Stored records
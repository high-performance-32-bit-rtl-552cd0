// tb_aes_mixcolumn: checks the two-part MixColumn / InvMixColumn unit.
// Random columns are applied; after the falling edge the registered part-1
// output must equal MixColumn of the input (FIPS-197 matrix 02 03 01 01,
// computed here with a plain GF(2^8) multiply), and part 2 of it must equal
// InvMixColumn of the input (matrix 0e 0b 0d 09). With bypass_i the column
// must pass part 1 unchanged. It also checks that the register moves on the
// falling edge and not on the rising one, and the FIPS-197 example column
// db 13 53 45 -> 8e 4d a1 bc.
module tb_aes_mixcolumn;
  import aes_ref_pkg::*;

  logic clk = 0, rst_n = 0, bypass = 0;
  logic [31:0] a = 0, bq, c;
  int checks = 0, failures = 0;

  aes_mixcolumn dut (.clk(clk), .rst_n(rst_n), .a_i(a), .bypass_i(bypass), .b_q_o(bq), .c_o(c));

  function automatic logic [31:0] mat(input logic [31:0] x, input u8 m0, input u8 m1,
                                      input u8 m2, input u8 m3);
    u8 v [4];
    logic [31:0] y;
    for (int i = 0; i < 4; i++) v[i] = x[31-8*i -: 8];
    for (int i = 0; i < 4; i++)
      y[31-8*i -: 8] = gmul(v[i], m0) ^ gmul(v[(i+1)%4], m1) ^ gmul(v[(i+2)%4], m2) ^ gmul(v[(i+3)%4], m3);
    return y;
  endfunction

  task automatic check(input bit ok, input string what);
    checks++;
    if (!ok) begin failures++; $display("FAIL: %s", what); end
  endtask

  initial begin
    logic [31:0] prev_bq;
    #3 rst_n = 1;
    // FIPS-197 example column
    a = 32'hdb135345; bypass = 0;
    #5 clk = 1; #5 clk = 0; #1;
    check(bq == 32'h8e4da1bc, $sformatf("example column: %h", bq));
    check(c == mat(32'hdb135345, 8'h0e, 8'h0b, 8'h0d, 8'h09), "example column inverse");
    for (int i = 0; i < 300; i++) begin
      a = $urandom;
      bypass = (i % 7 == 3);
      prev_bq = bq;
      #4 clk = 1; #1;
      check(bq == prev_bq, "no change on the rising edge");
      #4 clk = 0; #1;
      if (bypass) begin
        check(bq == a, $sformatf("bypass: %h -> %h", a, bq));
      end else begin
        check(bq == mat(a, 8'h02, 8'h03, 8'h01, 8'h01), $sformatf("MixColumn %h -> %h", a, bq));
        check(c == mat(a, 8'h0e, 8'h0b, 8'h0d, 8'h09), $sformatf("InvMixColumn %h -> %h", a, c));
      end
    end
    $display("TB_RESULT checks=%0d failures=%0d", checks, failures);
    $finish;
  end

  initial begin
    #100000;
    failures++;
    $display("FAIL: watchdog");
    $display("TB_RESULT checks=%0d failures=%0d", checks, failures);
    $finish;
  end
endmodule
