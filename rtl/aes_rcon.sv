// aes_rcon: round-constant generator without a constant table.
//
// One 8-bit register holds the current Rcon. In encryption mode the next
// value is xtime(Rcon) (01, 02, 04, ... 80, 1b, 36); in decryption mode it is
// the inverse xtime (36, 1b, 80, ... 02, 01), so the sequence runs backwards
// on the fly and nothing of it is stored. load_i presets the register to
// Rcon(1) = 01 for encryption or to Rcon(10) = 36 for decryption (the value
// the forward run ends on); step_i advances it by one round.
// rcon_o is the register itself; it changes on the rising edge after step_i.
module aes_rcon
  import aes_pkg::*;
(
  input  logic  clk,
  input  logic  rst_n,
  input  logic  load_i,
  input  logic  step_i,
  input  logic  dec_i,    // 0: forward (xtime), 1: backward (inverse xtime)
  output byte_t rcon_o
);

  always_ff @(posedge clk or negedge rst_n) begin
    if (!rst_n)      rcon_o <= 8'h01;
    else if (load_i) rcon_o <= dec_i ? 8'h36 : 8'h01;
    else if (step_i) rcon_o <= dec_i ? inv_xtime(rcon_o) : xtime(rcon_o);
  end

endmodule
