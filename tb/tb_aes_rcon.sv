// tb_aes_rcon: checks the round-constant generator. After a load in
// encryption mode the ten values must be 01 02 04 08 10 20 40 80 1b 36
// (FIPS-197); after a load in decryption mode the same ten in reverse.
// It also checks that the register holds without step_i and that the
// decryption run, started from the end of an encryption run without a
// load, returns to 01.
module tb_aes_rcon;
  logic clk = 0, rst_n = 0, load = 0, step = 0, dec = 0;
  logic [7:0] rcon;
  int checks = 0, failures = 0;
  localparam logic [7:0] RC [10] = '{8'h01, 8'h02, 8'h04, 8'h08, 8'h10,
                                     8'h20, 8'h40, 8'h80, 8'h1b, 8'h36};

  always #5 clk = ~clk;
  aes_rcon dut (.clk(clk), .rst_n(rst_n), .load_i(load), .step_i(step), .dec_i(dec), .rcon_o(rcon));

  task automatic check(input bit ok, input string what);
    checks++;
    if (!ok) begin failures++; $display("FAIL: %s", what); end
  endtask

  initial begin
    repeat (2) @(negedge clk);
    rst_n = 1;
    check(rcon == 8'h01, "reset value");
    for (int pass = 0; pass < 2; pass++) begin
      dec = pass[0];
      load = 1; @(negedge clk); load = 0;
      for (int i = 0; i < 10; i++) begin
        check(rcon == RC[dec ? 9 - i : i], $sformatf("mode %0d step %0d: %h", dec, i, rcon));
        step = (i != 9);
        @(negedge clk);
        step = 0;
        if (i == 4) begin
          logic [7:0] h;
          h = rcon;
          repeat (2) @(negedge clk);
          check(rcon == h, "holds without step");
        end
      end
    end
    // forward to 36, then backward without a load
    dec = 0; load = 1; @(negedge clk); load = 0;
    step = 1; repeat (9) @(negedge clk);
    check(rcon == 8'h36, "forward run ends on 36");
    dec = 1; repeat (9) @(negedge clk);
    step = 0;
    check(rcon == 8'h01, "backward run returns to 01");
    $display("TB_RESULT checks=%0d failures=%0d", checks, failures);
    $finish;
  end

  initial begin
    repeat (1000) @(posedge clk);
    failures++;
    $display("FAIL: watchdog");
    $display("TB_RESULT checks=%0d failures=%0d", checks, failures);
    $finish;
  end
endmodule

--

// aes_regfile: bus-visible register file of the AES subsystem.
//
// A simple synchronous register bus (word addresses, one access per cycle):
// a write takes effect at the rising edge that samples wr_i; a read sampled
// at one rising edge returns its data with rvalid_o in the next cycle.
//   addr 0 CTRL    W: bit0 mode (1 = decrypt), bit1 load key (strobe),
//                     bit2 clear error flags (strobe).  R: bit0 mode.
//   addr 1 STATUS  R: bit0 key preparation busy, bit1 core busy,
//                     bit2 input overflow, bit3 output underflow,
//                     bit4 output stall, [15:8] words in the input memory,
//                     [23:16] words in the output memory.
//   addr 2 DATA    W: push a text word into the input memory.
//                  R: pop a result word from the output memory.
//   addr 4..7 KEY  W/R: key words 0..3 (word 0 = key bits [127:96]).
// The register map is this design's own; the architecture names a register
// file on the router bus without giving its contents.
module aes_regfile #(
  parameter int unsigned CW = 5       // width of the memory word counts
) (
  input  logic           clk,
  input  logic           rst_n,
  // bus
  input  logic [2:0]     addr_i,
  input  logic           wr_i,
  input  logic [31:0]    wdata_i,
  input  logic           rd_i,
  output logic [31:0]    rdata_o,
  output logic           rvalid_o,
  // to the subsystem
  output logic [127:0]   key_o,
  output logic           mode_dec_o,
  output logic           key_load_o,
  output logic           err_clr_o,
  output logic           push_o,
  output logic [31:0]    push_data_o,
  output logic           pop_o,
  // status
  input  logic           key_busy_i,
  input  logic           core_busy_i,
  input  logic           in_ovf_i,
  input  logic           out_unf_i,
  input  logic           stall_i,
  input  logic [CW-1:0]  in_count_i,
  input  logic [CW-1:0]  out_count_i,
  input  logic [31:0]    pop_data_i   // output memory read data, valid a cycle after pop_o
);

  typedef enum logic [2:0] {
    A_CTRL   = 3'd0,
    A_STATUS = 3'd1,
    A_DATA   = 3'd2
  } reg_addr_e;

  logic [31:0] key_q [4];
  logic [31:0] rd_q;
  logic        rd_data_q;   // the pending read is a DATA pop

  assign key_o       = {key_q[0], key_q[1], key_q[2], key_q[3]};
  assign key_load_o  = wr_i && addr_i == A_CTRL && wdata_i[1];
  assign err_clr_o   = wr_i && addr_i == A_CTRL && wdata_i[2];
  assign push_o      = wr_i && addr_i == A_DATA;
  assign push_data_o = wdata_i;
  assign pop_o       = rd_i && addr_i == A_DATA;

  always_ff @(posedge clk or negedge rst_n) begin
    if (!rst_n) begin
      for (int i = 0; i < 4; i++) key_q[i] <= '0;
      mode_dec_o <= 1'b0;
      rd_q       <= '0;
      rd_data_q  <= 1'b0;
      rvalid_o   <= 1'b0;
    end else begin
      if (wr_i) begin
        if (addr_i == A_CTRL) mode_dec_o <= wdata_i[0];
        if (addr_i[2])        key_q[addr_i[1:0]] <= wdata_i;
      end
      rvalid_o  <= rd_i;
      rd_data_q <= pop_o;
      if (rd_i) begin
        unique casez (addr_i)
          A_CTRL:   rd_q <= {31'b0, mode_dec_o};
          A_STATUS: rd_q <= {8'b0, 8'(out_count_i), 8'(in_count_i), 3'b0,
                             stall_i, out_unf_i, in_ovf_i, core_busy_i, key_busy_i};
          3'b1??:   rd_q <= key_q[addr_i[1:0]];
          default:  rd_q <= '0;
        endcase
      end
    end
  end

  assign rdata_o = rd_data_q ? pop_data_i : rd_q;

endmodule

Aim of the exercise: Every line above from the line with "repository high-performance-32-bit-rtl-552cd0" to the line with "import aes_ref_pkg::*;", inclusive, must be returned exactly; no other line belongs in the reply.

Answer space:
repository high-performance-32-bit-rtl-552cd0
// tb_aes_mixcolumn: checks the two-part MixColumn / InvMixColumn unit.
// Random columns are applied; after the falling edge the registered part-1
// output must equal MixColumn of the input (FIPS-197 matrix 02 03 01 01,
// computed here with a plain GF(2^8) multiply), and part 2 of it must equal
// InvMixColumn of the input (matrix 0e 0b 0d 09). With bypass_i the column
// must pass part 1 unchanged. It also checks that the register moves on the
// falling edge and not on the rising one, and the FIPS-197 example column
// db 13 53 45 -> 8e 4d a1 bc.
module tb_aes_mixcolumn;
  import aes_ref_pkg::*;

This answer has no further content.